● **Directions**
Exactly as written, copy the lines of the data below from the first through the one containing "lcd_control (LCD bus".

● **The data**
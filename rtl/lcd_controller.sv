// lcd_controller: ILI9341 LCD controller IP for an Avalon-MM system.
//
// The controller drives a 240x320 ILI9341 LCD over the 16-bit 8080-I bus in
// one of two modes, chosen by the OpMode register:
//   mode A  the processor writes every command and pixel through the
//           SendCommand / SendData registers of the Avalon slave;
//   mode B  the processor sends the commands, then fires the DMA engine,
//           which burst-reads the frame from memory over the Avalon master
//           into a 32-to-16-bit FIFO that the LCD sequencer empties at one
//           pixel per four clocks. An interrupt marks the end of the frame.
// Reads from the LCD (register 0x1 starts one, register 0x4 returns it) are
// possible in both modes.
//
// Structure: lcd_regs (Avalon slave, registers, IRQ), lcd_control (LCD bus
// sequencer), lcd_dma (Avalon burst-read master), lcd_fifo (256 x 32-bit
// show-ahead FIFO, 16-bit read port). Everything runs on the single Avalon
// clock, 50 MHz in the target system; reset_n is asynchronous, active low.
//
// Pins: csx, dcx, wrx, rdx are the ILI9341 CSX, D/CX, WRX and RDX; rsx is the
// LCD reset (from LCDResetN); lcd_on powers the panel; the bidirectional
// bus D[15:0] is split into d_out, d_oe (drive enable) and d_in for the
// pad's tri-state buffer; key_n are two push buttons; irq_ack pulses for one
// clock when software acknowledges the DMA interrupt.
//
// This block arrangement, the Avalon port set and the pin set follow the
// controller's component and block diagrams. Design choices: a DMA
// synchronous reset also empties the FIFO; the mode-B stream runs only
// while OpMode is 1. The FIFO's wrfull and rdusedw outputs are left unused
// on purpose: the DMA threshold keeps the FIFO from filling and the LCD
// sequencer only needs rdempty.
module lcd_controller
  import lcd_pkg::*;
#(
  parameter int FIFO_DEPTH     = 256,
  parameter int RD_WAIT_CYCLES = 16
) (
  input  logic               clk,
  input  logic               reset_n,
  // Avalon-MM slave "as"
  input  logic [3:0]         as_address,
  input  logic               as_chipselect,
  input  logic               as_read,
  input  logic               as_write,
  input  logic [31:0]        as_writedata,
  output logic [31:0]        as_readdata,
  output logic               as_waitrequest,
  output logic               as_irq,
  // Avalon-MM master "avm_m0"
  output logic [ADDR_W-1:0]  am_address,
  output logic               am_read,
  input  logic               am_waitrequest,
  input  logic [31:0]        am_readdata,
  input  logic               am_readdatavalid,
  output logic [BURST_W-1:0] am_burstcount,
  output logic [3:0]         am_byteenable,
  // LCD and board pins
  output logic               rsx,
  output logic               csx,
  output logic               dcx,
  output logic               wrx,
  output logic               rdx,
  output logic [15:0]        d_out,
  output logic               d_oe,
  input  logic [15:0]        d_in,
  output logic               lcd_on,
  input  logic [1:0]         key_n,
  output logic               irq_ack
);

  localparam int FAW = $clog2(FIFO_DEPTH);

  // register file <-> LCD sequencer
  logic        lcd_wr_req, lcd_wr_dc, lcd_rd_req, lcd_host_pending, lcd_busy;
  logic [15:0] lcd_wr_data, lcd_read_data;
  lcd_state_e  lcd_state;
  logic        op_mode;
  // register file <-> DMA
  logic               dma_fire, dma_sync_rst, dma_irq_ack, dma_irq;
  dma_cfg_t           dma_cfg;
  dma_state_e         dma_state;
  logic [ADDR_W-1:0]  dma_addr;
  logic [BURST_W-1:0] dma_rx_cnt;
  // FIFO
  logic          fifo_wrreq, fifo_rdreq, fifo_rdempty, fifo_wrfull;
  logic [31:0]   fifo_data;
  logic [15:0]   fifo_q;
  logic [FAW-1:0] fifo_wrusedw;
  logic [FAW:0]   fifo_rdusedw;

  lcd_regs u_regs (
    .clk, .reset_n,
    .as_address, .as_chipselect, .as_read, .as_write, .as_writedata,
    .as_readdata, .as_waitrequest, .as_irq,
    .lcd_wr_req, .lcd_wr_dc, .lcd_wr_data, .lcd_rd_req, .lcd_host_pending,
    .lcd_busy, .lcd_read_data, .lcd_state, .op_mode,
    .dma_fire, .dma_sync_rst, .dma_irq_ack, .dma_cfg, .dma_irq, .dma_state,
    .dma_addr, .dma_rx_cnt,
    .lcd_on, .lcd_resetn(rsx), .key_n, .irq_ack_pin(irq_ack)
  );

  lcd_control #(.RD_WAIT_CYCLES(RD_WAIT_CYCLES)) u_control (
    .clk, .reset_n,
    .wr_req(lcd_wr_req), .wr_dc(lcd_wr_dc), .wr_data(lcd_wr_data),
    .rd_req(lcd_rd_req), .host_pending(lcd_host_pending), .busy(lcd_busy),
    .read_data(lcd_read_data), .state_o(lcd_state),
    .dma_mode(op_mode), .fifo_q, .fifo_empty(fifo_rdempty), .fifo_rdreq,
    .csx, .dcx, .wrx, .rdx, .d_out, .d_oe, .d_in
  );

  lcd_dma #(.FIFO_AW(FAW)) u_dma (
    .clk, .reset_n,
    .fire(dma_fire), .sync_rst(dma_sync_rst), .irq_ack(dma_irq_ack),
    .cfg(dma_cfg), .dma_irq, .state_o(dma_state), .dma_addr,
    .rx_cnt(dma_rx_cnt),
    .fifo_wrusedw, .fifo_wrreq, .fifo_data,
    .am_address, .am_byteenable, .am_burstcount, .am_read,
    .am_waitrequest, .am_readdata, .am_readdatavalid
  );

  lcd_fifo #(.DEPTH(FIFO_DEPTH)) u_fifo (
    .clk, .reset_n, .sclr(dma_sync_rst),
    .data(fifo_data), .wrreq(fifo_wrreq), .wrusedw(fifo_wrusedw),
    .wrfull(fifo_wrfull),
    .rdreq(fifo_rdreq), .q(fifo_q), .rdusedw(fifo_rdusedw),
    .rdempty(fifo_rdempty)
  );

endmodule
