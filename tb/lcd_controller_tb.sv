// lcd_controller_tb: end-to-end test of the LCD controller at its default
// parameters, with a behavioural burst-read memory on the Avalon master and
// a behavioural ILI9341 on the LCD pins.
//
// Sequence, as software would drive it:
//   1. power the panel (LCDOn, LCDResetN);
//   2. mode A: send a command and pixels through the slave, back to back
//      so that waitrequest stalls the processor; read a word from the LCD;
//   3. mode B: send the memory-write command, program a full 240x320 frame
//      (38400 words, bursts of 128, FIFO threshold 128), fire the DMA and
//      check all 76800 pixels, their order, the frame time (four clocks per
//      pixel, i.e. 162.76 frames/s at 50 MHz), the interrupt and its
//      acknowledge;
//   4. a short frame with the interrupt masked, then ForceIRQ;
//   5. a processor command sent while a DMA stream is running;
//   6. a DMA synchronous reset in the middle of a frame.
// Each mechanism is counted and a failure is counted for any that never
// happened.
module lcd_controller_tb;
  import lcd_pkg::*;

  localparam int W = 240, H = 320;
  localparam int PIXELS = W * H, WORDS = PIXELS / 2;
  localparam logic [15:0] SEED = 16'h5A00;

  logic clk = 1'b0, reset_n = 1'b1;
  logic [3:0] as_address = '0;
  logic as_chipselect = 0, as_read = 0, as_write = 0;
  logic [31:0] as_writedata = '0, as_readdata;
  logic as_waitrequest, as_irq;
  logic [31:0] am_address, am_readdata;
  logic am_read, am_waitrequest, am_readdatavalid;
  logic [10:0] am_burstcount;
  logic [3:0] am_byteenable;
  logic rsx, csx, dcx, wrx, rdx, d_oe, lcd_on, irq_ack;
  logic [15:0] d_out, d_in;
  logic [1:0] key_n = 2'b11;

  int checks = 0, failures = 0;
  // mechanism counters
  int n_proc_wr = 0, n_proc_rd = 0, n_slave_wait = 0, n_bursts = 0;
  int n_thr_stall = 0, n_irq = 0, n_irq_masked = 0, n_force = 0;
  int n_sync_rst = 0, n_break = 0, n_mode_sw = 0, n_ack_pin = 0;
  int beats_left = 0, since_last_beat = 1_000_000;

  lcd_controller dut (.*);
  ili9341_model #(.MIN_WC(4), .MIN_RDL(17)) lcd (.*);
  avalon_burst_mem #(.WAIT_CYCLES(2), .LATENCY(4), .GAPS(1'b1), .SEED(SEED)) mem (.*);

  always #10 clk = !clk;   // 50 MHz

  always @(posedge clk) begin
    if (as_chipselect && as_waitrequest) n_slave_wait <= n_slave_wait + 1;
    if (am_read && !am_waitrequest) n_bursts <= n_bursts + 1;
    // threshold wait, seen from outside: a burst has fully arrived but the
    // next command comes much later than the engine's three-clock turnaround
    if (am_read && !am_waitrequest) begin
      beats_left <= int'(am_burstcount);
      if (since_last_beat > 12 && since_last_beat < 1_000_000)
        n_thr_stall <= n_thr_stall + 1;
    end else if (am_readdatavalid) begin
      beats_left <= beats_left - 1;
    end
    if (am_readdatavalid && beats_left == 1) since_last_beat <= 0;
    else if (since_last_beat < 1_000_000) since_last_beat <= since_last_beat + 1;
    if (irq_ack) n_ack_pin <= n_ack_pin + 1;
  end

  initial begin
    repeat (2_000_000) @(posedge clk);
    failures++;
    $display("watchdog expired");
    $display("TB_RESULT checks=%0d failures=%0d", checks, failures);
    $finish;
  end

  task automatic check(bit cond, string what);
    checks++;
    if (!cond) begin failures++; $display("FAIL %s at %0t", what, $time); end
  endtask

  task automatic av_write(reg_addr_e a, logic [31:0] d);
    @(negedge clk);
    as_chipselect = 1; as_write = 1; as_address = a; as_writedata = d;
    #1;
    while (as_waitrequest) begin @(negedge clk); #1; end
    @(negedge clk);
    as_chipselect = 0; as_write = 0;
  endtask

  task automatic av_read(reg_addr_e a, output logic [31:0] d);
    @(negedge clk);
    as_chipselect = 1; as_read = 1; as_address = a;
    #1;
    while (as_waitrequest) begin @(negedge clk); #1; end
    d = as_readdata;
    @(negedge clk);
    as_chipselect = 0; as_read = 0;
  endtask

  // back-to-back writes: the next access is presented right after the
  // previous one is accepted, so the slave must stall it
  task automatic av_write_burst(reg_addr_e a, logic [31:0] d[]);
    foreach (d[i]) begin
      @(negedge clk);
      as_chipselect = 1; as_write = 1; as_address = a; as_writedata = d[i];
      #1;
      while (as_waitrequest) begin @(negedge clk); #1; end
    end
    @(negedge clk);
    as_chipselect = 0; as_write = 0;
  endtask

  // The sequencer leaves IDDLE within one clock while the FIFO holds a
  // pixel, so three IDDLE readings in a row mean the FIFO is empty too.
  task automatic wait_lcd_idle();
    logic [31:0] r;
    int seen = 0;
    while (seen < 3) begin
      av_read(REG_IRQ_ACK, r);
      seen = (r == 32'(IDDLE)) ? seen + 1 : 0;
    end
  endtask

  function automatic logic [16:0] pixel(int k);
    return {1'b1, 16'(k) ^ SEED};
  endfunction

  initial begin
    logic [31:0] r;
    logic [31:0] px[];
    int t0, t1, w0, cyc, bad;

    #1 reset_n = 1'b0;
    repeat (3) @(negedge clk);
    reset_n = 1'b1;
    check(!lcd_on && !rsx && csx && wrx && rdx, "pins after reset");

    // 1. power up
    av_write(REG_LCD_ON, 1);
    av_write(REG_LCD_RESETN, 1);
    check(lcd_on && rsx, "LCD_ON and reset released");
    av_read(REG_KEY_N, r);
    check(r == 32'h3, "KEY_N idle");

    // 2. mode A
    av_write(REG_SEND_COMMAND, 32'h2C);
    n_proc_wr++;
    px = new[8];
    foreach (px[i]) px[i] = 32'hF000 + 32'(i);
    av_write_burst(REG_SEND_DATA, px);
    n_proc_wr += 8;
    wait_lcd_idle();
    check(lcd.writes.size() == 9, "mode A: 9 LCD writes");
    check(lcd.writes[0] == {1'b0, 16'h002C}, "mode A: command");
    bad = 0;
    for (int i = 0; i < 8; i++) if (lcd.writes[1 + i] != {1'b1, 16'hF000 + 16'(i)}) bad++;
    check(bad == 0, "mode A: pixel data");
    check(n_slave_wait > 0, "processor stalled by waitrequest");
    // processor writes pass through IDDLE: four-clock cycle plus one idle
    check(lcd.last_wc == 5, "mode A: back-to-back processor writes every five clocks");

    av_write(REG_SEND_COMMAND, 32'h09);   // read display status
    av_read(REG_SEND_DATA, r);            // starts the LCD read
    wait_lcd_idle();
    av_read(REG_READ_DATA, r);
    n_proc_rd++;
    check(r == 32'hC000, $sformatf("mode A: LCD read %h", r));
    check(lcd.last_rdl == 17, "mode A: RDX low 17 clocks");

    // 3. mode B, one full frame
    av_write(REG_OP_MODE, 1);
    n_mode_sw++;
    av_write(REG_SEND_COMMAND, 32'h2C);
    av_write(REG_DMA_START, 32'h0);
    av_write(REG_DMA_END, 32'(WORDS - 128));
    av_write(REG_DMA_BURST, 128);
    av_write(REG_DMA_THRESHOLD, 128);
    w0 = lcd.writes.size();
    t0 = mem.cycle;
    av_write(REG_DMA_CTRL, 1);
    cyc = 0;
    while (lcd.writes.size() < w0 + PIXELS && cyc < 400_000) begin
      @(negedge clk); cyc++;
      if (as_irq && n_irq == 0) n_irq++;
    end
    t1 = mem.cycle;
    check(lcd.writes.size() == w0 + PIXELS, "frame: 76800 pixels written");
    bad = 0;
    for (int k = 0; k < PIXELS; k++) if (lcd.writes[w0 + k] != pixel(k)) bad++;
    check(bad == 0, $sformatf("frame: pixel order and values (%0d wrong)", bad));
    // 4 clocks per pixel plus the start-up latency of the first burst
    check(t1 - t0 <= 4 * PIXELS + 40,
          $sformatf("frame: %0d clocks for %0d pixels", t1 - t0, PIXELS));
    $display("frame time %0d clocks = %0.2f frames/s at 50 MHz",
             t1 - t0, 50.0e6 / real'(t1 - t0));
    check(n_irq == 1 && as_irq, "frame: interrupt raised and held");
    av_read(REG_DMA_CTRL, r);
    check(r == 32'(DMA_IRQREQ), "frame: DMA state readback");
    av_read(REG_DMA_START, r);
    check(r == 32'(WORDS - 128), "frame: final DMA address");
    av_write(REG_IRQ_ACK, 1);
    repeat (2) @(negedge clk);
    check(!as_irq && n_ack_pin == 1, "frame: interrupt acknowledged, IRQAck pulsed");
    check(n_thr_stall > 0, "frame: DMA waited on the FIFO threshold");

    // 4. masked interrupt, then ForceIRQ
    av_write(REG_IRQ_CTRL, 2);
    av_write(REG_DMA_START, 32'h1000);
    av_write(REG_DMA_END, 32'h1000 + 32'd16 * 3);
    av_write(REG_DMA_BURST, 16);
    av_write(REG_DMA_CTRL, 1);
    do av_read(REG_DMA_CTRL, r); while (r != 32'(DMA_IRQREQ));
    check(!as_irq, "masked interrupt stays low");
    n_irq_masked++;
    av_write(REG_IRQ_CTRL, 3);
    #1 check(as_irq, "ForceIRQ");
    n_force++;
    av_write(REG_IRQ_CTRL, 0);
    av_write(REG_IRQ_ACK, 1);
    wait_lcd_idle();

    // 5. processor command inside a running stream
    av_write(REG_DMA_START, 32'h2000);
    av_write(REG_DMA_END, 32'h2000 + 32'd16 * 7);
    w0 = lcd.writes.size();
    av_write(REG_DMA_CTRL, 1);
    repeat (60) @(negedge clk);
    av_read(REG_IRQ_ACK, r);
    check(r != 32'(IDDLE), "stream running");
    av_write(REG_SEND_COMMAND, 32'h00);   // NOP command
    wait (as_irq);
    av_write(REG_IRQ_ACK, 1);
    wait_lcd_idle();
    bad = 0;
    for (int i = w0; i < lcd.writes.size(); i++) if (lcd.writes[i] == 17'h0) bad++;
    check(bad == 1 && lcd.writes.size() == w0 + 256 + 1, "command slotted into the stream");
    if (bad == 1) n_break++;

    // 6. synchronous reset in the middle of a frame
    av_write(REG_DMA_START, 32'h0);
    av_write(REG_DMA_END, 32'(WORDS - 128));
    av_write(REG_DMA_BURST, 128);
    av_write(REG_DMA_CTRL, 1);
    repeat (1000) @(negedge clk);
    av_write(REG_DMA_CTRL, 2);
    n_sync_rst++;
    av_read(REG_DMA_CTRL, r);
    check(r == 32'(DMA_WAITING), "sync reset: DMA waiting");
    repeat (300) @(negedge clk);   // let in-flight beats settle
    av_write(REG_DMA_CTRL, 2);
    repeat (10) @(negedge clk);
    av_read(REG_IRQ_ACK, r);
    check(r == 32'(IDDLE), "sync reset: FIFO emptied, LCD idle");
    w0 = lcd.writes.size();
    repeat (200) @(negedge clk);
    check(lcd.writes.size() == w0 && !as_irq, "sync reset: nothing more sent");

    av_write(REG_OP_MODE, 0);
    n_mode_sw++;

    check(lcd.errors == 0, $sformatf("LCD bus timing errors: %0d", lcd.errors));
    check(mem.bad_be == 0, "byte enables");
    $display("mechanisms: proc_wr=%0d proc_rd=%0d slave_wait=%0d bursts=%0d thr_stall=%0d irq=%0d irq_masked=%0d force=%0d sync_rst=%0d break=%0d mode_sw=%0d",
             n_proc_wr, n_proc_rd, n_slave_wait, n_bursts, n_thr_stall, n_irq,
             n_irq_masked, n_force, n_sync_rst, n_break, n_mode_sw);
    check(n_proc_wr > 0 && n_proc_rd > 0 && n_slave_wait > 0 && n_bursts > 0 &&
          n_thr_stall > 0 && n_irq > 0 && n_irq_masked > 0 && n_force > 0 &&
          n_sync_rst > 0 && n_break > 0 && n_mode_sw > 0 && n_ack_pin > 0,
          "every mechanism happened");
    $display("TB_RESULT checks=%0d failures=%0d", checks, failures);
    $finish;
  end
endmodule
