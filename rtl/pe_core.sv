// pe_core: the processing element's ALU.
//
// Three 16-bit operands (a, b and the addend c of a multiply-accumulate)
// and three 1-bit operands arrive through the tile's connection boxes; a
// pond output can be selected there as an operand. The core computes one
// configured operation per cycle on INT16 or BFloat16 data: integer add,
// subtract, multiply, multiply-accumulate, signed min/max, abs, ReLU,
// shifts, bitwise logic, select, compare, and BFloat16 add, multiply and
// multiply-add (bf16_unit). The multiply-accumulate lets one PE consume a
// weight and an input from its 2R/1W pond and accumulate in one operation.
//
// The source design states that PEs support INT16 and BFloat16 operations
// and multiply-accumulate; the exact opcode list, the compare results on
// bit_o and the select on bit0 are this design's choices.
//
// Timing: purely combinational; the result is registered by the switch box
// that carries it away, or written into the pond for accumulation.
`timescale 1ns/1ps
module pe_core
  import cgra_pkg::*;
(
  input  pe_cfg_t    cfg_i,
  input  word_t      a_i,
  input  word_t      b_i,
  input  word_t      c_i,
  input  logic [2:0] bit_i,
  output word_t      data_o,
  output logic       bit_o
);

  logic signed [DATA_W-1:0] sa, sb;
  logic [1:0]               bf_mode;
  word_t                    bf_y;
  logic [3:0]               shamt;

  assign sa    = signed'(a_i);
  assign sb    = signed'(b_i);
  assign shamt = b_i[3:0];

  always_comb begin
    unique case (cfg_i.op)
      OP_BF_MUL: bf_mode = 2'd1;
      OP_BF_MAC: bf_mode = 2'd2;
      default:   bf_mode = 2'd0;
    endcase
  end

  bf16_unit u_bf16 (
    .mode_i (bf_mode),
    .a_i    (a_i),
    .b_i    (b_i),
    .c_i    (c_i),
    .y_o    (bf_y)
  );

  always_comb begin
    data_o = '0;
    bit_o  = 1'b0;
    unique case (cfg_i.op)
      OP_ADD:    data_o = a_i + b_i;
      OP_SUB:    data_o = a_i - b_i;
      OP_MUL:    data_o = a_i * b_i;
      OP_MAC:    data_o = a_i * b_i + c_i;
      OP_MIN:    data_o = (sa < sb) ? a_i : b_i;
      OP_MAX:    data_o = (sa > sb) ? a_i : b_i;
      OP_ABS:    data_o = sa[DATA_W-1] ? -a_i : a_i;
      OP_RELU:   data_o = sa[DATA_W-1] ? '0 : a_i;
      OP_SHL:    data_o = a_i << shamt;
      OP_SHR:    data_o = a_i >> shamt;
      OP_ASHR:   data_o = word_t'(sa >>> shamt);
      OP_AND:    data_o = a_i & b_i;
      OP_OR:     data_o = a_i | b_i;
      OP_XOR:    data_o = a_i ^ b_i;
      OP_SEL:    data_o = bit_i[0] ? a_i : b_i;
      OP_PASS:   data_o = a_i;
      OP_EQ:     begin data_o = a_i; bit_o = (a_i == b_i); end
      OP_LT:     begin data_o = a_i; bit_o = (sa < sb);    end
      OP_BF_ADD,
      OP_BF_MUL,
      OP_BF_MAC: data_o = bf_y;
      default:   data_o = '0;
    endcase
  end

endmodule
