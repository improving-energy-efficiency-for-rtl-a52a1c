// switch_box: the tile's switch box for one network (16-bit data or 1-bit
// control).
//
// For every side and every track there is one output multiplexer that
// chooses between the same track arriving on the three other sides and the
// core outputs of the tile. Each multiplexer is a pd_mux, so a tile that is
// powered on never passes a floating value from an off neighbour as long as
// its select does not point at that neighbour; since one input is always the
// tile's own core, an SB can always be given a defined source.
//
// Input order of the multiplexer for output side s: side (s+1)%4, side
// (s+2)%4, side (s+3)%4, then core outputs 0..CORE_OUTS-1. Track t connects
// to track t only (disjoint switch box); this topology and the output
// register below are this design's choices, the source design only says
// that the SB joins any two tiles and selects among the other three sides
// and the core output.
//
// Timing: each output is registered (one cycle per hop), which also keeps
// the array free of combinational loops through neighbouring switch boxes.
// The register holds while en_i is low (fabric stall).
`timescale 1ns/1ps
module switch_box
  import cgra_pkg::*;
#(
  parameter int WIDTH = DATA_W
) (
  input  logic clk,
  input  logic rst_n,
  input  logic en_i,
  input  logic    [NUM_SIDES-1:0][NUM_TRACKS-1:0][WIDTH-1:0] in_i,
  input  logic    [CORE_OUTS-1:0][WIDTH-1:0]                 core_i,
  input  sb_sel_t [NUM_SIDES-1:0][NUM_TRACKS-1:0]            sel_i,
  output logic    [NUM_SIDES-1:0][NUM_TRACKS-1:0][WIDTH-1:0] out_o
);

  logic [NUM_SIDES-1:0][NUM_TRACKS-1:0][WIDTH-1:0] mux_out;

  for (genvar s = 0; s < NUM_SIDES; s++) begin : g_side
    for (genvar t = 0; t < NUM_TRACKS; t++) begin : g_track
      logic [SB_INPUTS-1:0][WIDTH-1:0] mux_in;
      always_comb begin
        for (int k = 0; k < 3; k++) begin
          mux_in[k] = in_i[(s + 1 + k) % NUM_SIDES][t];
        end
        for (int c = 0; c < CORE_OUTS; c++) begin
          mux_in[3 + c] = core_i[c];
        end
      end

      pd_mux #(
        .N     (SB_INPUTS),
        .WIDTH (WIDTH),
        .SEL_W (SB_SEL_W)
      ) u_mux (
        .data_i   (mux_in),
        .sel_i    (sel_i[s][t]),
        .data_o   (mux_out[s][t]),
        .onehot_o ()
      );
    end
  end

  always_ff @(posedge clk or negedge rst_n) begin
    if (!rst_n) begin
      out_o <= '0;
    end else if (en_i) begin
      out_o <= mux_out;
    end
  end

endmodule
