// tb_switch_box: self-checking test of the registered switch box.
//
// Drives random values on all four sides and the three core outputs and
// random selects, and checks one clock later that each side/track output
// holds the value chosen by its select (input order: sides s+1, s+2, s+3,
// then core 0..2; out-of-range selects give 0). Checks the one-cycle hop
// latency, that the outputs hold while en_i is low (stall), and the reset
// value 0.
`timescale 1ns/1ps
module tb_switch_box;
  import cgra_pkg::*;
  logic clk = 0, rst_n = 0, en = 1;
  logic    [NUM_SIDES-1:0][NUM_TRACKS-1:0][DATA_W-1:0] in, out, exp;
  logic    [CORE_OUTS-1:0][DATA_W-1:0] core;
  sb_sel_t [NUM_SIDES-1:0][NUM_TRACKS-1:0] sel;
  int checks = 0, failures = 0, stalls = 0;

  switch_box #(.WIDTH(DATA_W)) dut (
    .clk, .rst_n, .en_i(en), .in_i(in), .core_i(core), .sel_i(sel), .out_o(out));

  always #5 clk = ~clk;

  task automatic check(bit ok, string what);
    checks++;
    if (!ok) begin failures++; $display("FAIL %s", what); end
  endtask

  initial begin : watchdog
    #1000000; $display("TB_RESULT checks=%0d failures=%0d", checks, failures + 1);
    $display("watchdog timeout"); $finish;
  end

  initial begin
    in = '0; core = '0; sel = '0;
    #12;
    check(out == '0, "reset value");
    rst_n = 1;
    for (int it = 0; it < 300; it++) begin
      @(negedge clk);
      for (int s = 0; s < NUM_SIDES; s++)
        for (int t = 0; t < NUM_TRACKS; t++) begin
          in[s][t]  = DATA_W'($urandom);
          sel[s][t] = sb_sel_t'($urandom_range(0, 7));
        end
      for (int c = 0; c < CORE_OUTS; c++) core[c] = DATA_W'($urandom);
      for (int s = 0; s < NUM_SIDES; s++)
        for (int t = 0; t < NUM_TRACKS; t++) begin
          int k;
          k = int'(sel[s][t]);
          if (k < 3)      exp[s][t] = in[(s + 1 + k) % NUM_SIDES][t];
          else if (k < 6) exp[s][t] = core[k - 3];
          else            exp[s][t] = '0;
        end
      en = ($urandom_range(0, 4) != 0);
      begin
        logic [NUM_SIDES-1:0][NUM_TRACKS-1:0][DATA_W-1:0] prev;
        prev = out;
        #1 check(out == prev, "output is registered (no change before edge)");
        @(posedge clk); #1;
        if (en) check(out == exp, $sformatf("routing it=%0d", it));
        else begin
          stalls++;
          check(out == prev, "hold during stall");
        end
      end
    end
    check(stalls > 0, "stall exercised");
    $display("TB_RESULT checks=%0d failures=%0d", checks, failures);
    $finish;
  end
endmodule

● **Reply**
filename rtl/lcd_controller.sv
// lcd_controller: ILI9341 LCD controller IP for an Avalon-MM system.
//
// The controller drives a 240x320 ILI9341 LCD over the 16-bit 8080-I bus in
// one of two modes, chosen by the OpMode register:
//   mode A  the processor writes every command and pixel through the
//           SendCommand / SendData registers of the Avalon slave;
//   mode B  the processor sends the commands, then fires the DMA engine,
//           which burst-reads the frame from memory over the Avalon master
//           into a 32-to-16-bit FIFO that the LCD sequencer empties at one
//           pixel per four clocks. An interrupt marks the end of the frame.
// Reads from the LCD (register 0x1 starts one, register 0x4 returns it) are
// possible in both modes.
//
// Structure: lcd_regs (Avalon slave, registers, IRQ), lcd_control (LCD bus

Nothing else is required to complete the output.